Le marché obligataire des entreprises américaines traverse un point d’inflexion. Bien que les indicateurs superficiels suggèrent une stabilité — avec des volumes d’émission records et des primes de risque comprimées au début de 2026 — une analyse plus approfondie révèle une pression croissante susceptible de déclencher une vague de dégradations de notation. Selon des analyses récentes de grandes institutions financières, le volume d’entreprises risquant de tomber dans la catégorie des obligations à haut rendement a fortement augmenté, signalant d’éventuelles turbulences à venir pour les marchés du crédit.
63 milliards de dollars en obligations d’entreprise risquent une dégradation en obligations à haut rendement
Les dernières recherches de JPMorgan mettent en évidence la vulnérabilité croissante des emprunteurs d’entreprises de taille moyenne. Environ 63 milliards de dollars d’obligations d’entreprises américaines de qualité investment grade portent désormais une notation double : elles ont au moins une classification à haut rendement chez un grand agence de notation tout en conservant une note BBB- chez d’autres, avec des perspectives négatives attachées. Ce chiffre représente une hausse de 70 % par rapport aux 37 milliards de dollars enregistrés à la fin de 2024 — une escalade brutale en seulement trois mois.
« Le mur de refinancement crée une pression importante », note Nathaniel Rosenbaum, stratégiste en crédit investment grade chez JPMorgan. Alors que les entreprises se précipitent pour refinancer leur dette existante, la hausse des taux d’intérêt se traduit par des coûts d’emprunt plus élevés, comprimant les bilans des émetteurs financièrement plus faibles et augmentant le risque de dégradation. Le problème est particulièrement aigu pour les sociétés qui ont déjà une situation financière tendue en début de cycle de taux actuel.
Les obligations BBB-, la plus basse des catégories investment grade, ne représentent plus que 7,7 % de l’indice de JPMorgan — le pourcentage le plus faible jamais enregistré par la firme. Cette compression indique que les gestionnaires d’obligations et les entreprises ont activement réduit leur exposition à la tranche la plus vulnérable de la dette investment grade, probablement par crainte qu’une détérioration supplémentaire ne fasse basculer ces obligations dans la catégorie des obligations à haut risque.

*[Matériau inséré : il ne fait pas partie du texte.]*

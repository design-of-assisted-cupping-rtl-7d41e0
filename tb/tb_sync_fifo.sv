// tb_sync_fifo: self-checking test of sync_fifo (DEPTH 8) against a queue
// model under random simultaneous reads and writes, including filling to full
// and draining to empty. Checks data order, flags and count.
`timescale 1ns/1ps
module tb_sync_fifo;
  logic clk = 0, rst_n = 0;
  always #5 clk = ~clk;
  logic wr = 0, rd = 0, empty, full;
  logic [40:0] wd = 0, rq;
  logic [3:0] count;
  int checks = 0, failures = 0;
  sync_fifo #(.WIDTH(41), .DEPTH(8)) dut (.clk, .rst_n, .wr_en(wr), .wdata(wd), .rd_en(rd),
                                         .rdata(rq), .empty, .full, .count);
  logic [40:0] model [$];
  bit pend = 0;
  logic [40:0] pend_v;

  task automatic check(input bit c, input string what);
    checks++;
    if (!c) begin failures++; $display("FAIL: %s", what); end
  endtask

  initial begin
    #200_000; failures++; $display("watchdog expired");
    $display("TB_RESULT checks=%0d failures=%0d", checks, failures); $finish;
  end
  initial begin
    repeat (3) @(negedge clk); rst_n = 1;
    for (int i = 0; i < 1500; i++) begin
      @(negedge clk);
      if (pend) check(rq == pend_v, "read data");
      pend = 0;
      check(empty == (model.size() == 0) && full == (model.size() == 8) && count == 4'(model.size()),
            $sformatf("flags at size %0d", model.size()));
      // phases: fill, drain, random
      case ((i / 100) % 3)
        0: begin wr = !full; rd = 0; end
        1: begin wr = 0; rd = !empty; end
        default: begin wr = !full && ($urandom % 2); rd = !empty && ($urandom % 2); end
      endcase
      wd = {$urandom, 9'($urandom)};
      if (rd) begin pend = 1; pend_v = model.pop_front(); end
      if (wr) model.push_back(wd);
    end
    $display("TB_RESULT checks=%0d failures=%0d", checks, failures);
    $finish;
  end
endmodule
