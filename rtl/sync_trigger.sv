// sync_trigger: second pulse, sensor triggers and timestamp.
//
// A counter on the 100 MHz system clock produces a one-clock pulse per second
// (pps), the first one right after reset. Each pps increments a 32-bit seconds
// count, which is the timestamp attached to the measurement it starts. Each
// sensor gets its own trigger: the pps delayed by a per-sensor number of
// clocks (DHT_OFFSET, BMP_OFFSET), which lets a sensor with a known start-up
// delay be started early or late so that the samples line up.
// Interface: pps, trig_dht, trig_bmp are one-clock pulses; timestamp changes
// in the clock after pps and holds for the whole second.
// The second-pulse reference and per-sensor trigger calibration follow the
// document; the offset mechanism and the timestamp format are this design's
// choices.
module sync_trigger #(
  parameter int unsigned CLK_HZ     = 100_000_000,
  parameter int unsigned DHT_OFFSET = 0,
  parameter int unsigned BMP_OFFSET = 0
) (
  input  logic        clk,
  input  logic        rst_n,
  output logic        pps,
  output logic        trig_dht,
  output logic        trig_bmp,
  output logic [31:0] timestamp
);
  localparam int CW = $clog2(CLK_HZ);
  logic [CW-1:0] div;
  logic [CW-1:0] dly_dht, dly_bmp;
  logic          arm_dht, arm_bmp;

  assign pps = (div == '0);

  always_ff @(posedge clk or negedge rst_n) begin
    if (!rst_n) begin
      div <= '0; timestamp <= '0;
      dly_dht <= '0; dly_bmp <= '0; arm_dht <= 1'b0; arm_bmp <= 1'b0;
    end else begin
      div <= (div == CW'(CLK_HZ - 1)) ? '0 : div + 1'b1;
      if (pps) timestamp <= timestamp + 1'b1;
      // per-sensor delay counters
      if (pps && DHT_OFFSET != 0) begin arm_dht <= 1'b1; dly_dht <= CW'(DHT_OFFSET - 1); end
      else if (arm_dht) begin
        if (dly_dht == '0) arm_dht <= 1'b0; else dly_dht <= dly_dht - 1'b1;
      end
      if (pps && BMP_OFFSET != 0) begin arm_bmp <= 1'b1; dly_bmp <= CW'(BMP_OFFSET - 1); end
      else if (arm_bmp) begin
        if (dly_bmp == '0) arm_bmp <= 1'b0; else dly_bmp <= dly_bmp - 1'b1;
      end
    end
  end

  assign trig_dht = (DHT_OFFSET == 0) ? pps : (arm_dht && dly_dht == '0);
  assign trig_bmp = (BMP_OFFSET == 0) ? pps : (arm_bmp && dly_bmp == '0);
endmodule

Investissements en IA et activités de fusions-acquisitions mettent à rude épreuve les bilans des entreprises
La faiblesse structurelle du crédit d’entreprise provient de plusieurs sources. Le niveau global de la dette des entreprises augmente par rapport aux bénéfices, sous l’effet de trois tendances simultanées : les effets persistants des ajustements économiques post-pandémie, d’importants investissements en capital dans l’infrastructure liée à l’intelligence artificielle, et une activité soutenue de fusions et acquisitions.
« Il y a des signes clairs d’affaiblissement des fondamentaux du crédit sous la surface », selon Zachary Griffiths, responsable de la stratégie macro et investment grade chez CreditSights Inc. Les secteurs fortement axés sur la technologie et l’infrastructure, en particulier, prennent en leverage supplémentaire pour financer des projets liés à l’IA et des acquisitions stratégiques. Certaines grandes entreprises technologiques font même un compromis calculé : accepter des notations légèrement inférieures dans la gamme investment grade — passant par exemple de AA à haut-A — car la pénalité d’un tel ajustement est minime comparée au bénéfice de maintenir une flexibilité financière pour continuer à investir dans l’IA.

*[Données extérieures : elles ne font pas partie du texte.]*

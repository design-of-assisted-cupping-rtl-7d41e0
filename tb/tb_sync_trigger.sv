// tb_sync_trigger: self-checking test of sync_trigger with CLK_HZ = 1000
// (one "second" = 1000 clocks), DHT_OFFSET = 7 and BMP_OFFSET = 0. Checks the
// pps period, that the first pps comes right after reset, the timestamp
// increments, and the per-sensor trigger delays.
`timescale 1ns/1ps
module tb_sync_trigger;
  logic clk = 0, rst_n = 0;
  always #5 clk = ~clk;
  logic pps, trig_dht, trig_bmp;
  logic [31:0] ts;
  int checks = 0, failures = 0;

  sync_trigger #(.CLK_HZ(1000), .DHT_OFFSET(7), .BMP_OFFSET(0)) dut (
    .clk, .rst_n, .pps, .trig_dht, .trig_bmp, .timestamp(ts));

  task automatic check(input bit c, input string what);
    checks++;
    if (!c) begin failures++; $display("FAIL: %s", what); end
  endtask

  longint cyc = 0, last_pps = -1, last_ts_seen;
  int npps = 0, ndht = 0, nbmp = 0;
  always @(posedge clk) if (rst_n) begin
    cyc++;
    if (pps) begin
      if (last_pps >= 0) check(cyc - last_pps == 1000, $sformatf("pps period %0d", cyc - last_pps));
      else check(cyc <= 2, "first pps right after reset");
      check(ts == 32'(npps), $sformatf("timestamp %0d before pps %0d", ts, npps));
      last_pps = cyc; npps++;
    end
    if (trig_bmp) begin nbmp++; check(pps, "BMP280 trigger coincides with pps"); end
    if (trig_dht) begin ndht++; check(cyc - last_pps == 7, $sformatf("DHT11 offset %0d", cyc - last_pps)); end
  end

  initial begin
    #200_000; failures++; $display("watchdog expired");
    $display("TB_RESULT checks=%0d failures=%0d", checks, failures); $finish;
  end
  initial begin
    repeat (3) @(negedge clk); rst_n = 1;
    repeat (5500) @(negedge clk);
    check(npps == 6 && ndht == 6 && nbmp == 6, $sformatf("counts %0d %0d %0d", npps, ndht, nbmp));
    $display("TB_RESULT checks=%0d failures=%0d", checks, failures);
    $finish;
  end
endmodule
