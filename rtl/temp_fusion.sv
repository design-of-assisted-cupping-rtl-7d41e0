// temp_fusion: DHT11 zero-bias compensation and weighted temperature fusion.
//   T_cal = T_DHT11 - dT
//   T_f   = w1 * T_BMP280 + w2 * T_cal
// All temperatures are signed 16-bit in 0.01 C. The weights are unsigned
// Q0.16 fractions; the defaults 61683 and 3853 are 0.9412 and 0.0588, the
// inverse-variance weights for sensor errors of 0.5 C (BMP280) and 2 C
// (DHT11), and they sum to exactly 1.0. The product sum is rounded to the
// nearest 0.01 C.
// Interface and timing: in_valid with the three inputs; out_valid and t_fused
// two clocks later (one clock for compensation, one for the weighted sum).
// Equations and weights follow the document; the fixed-point format is this
// design's choice.
module temp_fusion #(
  parameter logic [16:0] W1_Q16 = 17'd61683,
  parameter logic [16:0] W2_Q16 = 17'd3853
) (
  input  logic               clk,
  input  logic               rst_n,
  input  logic               in_valid,
  input  logic signed [15:0] t_dht,
  input  logic signed [15:0] t_bmp,
  input  logic signed [15:0] delta_t,
  output logic               out_valid,
  output logic signed [15:0] t_fused,
  output logic signed [15:0] t_dht_cal
);
  logic               v1;
  logic signed [15:0] tb1;
  logic signed [35:0] acc;

  always_comb
    acc = 36'(tb1) * 36'(signed'({1'b0, W1_Q16})) + 36'(t_dht_cal) * 36'(signed'({1'b0, W2_Q16}))
          + 36'sd32768;

  always_ff @(posedge clk or negedge rst_n) begin
    if (!rst_n) begin
      v1 <= 1'b0; out_valid <= 1'b0; tb1 <= '0; t_dht_cal <= '0; t_fused <= '0;
    end else begin
      v1 <= in_valid;
      out_valid <= v1;
      if (in_valid) begin
        t_dht_cal <= t_dht - delta_t;
        tb1 <= t_bmp;
      end
      if (v1) t_fused <= 16'(acc >>> 16);
    end
  end
endmodule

L’année dernière seulement, le volume de dégradations a dépassé celui des upgrades par un facteur de 5,5 : environ 55 milliards de dollars d’obligations d’entreprises sont tombées en catégorie high-yield, contre seulement 10 milliards de dollars qui ont été rehaussés. Les stratégistes de JPMorgan anticipent que cette asymétrie perdurera tout au long de 2026.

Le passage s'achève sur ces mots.